**What to do**
Provide only the number of lines in the following data that contain "begin".

======== Available records ========

// Frequency-drift testbench: how far the transmitter may drift.
//
// With V2 and V3 centred in their windows, a common drift of all three
// carrier frequencies is tolerated until a half-period crosses a reference.
// For the default set (half-periods 2000/2326/2778 ns, references crossed at
// 1837.2/2162.8/2551.7/3003.9 ns) the first crossing is at about -7.5 % or
// +7.5 %. This bench applies drifts from -10 % to +10 % in 1 % steps. At each
// one it sends random 0/1/neutral cycles and predicts the decoded symbol from
// the drifted half-period and the reference crossing times alone, so it checks
// the whole chain both inside the tolerated range (everything decoded as sent)
// and outside it (the predicted wrong symbol or error). It counts drift points
// that decode cleanly and points that do not; both must occur.
module tb_fsk_freq_drift;
  import fsk_pkg::*;
  timeunit 1ns; timeprecision 1ps;

  localparam real F_HZ [3]  = '{250.0e3, 180.0e3, 215.0e3};  // sent as 0, 1, neutral
  localparam real TRIP [4]  = '{1837.2, 2162.8, 2551.7, 3003.9};
  localparam int  NSYM      = 60;

  real          tank_p, tank_n;
  logic         rst_n = 1'b1;
  logic         ck_in, data_out, clock_out, error_n;
  therm_t       code;
  symbol_e      symbol;
  logic [19:0]  frame;
  logic [31:0]  bit_count;

  int checks = 0, failures = 0;
  int clean_points = 0, broken_points = 0;

  fsk_carrier_source src (.v_p(tank_p), .v_n(tank_n));

  tri_state_fsk_demod dut (
    .tank_p, .tank_n, .rst_n, .ck_in, .code, .data_out, .clock_out,
    .error_n, .symbol, .frame, .bit_count
  );

  task automatic check(input bit ok, input string what);
    checks++;
    if (!ok) begin
      failures++;
      if (failures < 20) $display("FAIL %0t: %s", $time, what);
    end
  endtask

  // Symbol expected for a low half-cycle of half_ns.
  function automatic symbol_e predict(input real half_ns);
    if (half_ns < TRIP[0] || half_ns > TRIP[3]) return SYM_ERROR;
    if (half_ns < TRIP[1]) return SYM_ZERO;
    if (half_ns < TRIP[2]) return SYM_NEUTRAL;
    return SYM_ONE;
  endfunction

  initial begin : watchdog
    #(21.0 * real'(NSYM + 2) * 7000.0);
    failures++;
    $display("FAIL watchdog expired");
    $display("TB_RESULT checks=%0d failures=%0d", checks, failures);
    $finish;
  end

  initial begin
    real     drift, period;
    int      kind, wrong;
    symbol_e exp_sym;
    src.idle(1000.0);
    rst_n = 1'b0;
    src.idle(1000.0);
    rst_n = 1'b1;
    for (int d = -10; d <= 10; d++) begin
      drift = real'(d) / 100.0;
      wrong = 0;
      for (int i = 0; i < NSYM; i++) begin
        kind    = $urandom_range(0, 2);
        period  = 1.0e9 / (F_HZ[kind] * (1.0 + drift));
        exp_sym = predict(period / 2.0);
        if (exp_sym != (kind == 0 ? SYM_ZERO : kind == 1 ? SYM_ONE : SYM_NEUTRAL)) wrong++;
        fork
          src.send_cycle(period);
          begin
            #(period * 0.75);
            check(symbol == exp_sym,
                  $sformatf("drift %0d%%: symbol %s, predicted %s", d, symbol.name(), exp_sym.name()));
            check(error_n == (exp_sym != SYM_ERROR), "error flag");
          end
        join
      end
      if (wrong == 0) clean_points++; else broken_points++;
      $display("drift %0d %%: %0d of %0d cycles decode differently from what was sent",
               d, wrong, NSYM);
    end
    check(clean_points >= 15, "at least -7 % .. +7 % decodes cleanly");
    check(broken_points > 0, "drift beyond the margins was exercised");
    $display("TB_RESULT checks=%0d failures=%0d", checks, failures);
    $finish;
  end
endmodule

========

**Response**
6